Now look at how they frame their message for men. This Excedrin ad is all about vitality. Excedrin builds the ego of aging weekend athletes by reinforcing their own skewed view of themselves as active, fun-loving running backs. It is no coincidence that the sport showcased is the manly, rough-and-tumble game of football. The message is that popping an Excedrin releases the customer’s lively and vital essence. This marketing speaks directly to their fears of aging. “Don’t worry, you’re still young and vibrant.”

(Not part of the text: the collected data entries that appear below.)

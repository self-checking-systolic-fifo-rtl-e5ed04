// scs_stack: self-checking systolic LIFO register stack.
//
// Words pushed by the host get their Berger check symbol (zero count) from a
// check symbol generator and enter the temporary cell C0 as one codeword.
// Cells C1 (top) .. CN each hold one codeword and have their own small state
// controller that sees only its neighbours' occupied bits; the words settle
// by Rule 1 (move away from the host into an empty cell behind two occupied
// ones) and Rule 2 (move toward the host over two empty cells), so no signal
// spans the array except push, pop and the full flag. A popped word is read
// from C1 over the data bus and checked at once: a second generator
// regenerates its symbol and a two-rail checker compares it with the stored
// one, raising the two-rail error pair on any unidirectional error.
//
// Handshake: push_ready and pop_ready depend only on state. A push is taken
// on a clock edge where push and push_ready are high; a pop where pop and
// pop_ready are high, and pop_data, pop_check and err are valid in that cycle
// (C1's register, read combinationally). A push and a pop may be taken in the
// same cycle; the pop then returns the word pushed before. The stack holds N
// words; C0 is only a landing place. Capacity N = 16 and the handshake are
// this design's choices; the 32-bit word with a 6-bit symbol follows the
// design's example.
module scs_stack
  import scs_pkg::*;
#(
  parameter int unsigned I = DATA_W,
  parameter int unsigned N = 16
) (
  input  logic                     clk,
  input  logic                     rst_n,
  input  logic                     push,
  input  logic [I-1:0]             push_data,
  output logic                     push_ready,
  input  logic                     pop,
  output logic                     pop_ready,
  output logic [I-1:0]             pop_data,
  output logic [berger_k(I)-1:0]   pop_check,
  output logic [1:0]               err,
  output logic                     full,
  output logic                     empty
);
  localparam int unsigned K = berger_k(I);
  localparam int unsigned W = I + K;
  // All-zero data with its zero count: a valid codeword for empty cells.
  localparam logic [W-1:0] CLEAR_WORD = {K'(I), I'(0)};

  if (N < 2) begin : g_bad_n
    $error("scs_stack needs N >= 2");
  end

  logic [K-1:0]         push_check;
  logic [W-1:0]         top_word;
  logic [N:0][W-1:0]    words;
  logic [N:0]           occ;
  cell_ctl_t [N:0]      ctl;

  berger_csg #(.I(I), .K(K)) u_csg_in (.data(push_data), .check(push_check));

  storage_array #(.W(W), .N(N), .CLEAR_WORD(CLEAR_WORD)) u_array (
    .clk, .rst_n, .ctl, .push_word({push_check, push_data}), .top_word, .words
  );

  assign full  = &occ[N:1];
  assign empty = ~|occ;

  cu_temp u_cu0 (
    .clk, .rst_n, .push, .full, .occ_r(occ[1]), .occ(occ[0]), .push_ready, .ctl(ctl[0])
  );

  cu_top u_cu1 (
    .clk, .rst_n, .pop, .occ_l(occ[0]), .occ_r(occ[2]), .occ(occ[1]), .pop_ready,
    .ctl(ctl[1])
  );

  for (genvar i = 2; i <= N; i++) begin : g_cu
    logic right_occ;
    if (i == N) begin : g_last
      assign right_occ = 1'b0;
    end else begin : g_inner
      assign right_occ = occ[i+1];
    end
    cu_std #(.LAST(i == N)) u_cu (
      .clk, .rst_n, .occ_l2(occ[i-2]), .occ_l1(occ[i-1]), .occ_r(right_occ),
      .occ(occ[i]), .ctl(ctl[i])
    );
  end

  assign pop_data  = top_word[I-1:0];
  assign pop_check = top_word[W-1:I];

  berger_checker #(.I(I), .K(K)) u_checker (.data(pop_data), .check(pop_check), .err);

  // A word may only leave C1 by a pop if nothing newer waits in C0.
  a_pop_order: assert property (@(posedge clk) disable iff (!rst_n)
                                (pop && pop_ready) |-> !occ[0]);
endmodule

As for overachievers? This Excedrin ad does a great job of selling a new product with new features, but Excedrin gave the message emotional resonance by presenting it as a solution custom built for achievers. This man is downright proud of his busyness. These customers like to see themselves as so important and capable that they don’t have time for a headache. “Don’t let a headache interfere with your awesomeness.”
Things to Remember
Many times the primary motivation behind a brand preference has nothing to do with the product and its direct effects. Smart marketers will start their search for an emotional marketing connection with a careful analysis of their customer’s deepest passions. That means putting the company’s own product agenda on a shelf and developing an intimate understanding of every part of their customer’s lives. The researchers find the passions that deeply motivate customers, then they find a way to build a bridge to those passions.
I’m willing to bet that the marketers at Excedrin begin their marketing research by sitting down with mothers and talking about everything in their lives – job, family, frustrations, hopes, dreams, and worries. The researchers are smart enough not to assume that customers care that much about pain relievers. They don’t define their customers as “mothers who use pain relievers.” Instead, they define their customers as “mothers who are driven to do the best for their families.” Then, they find a way to build a bridge to that powerful motivator. They build a story about how pain relievers can help mothers achieve their most treasured goal.
Never let your own preoccupation with your product distract you from the singular goal of all marketing efforts – making your customers’ dreams come true.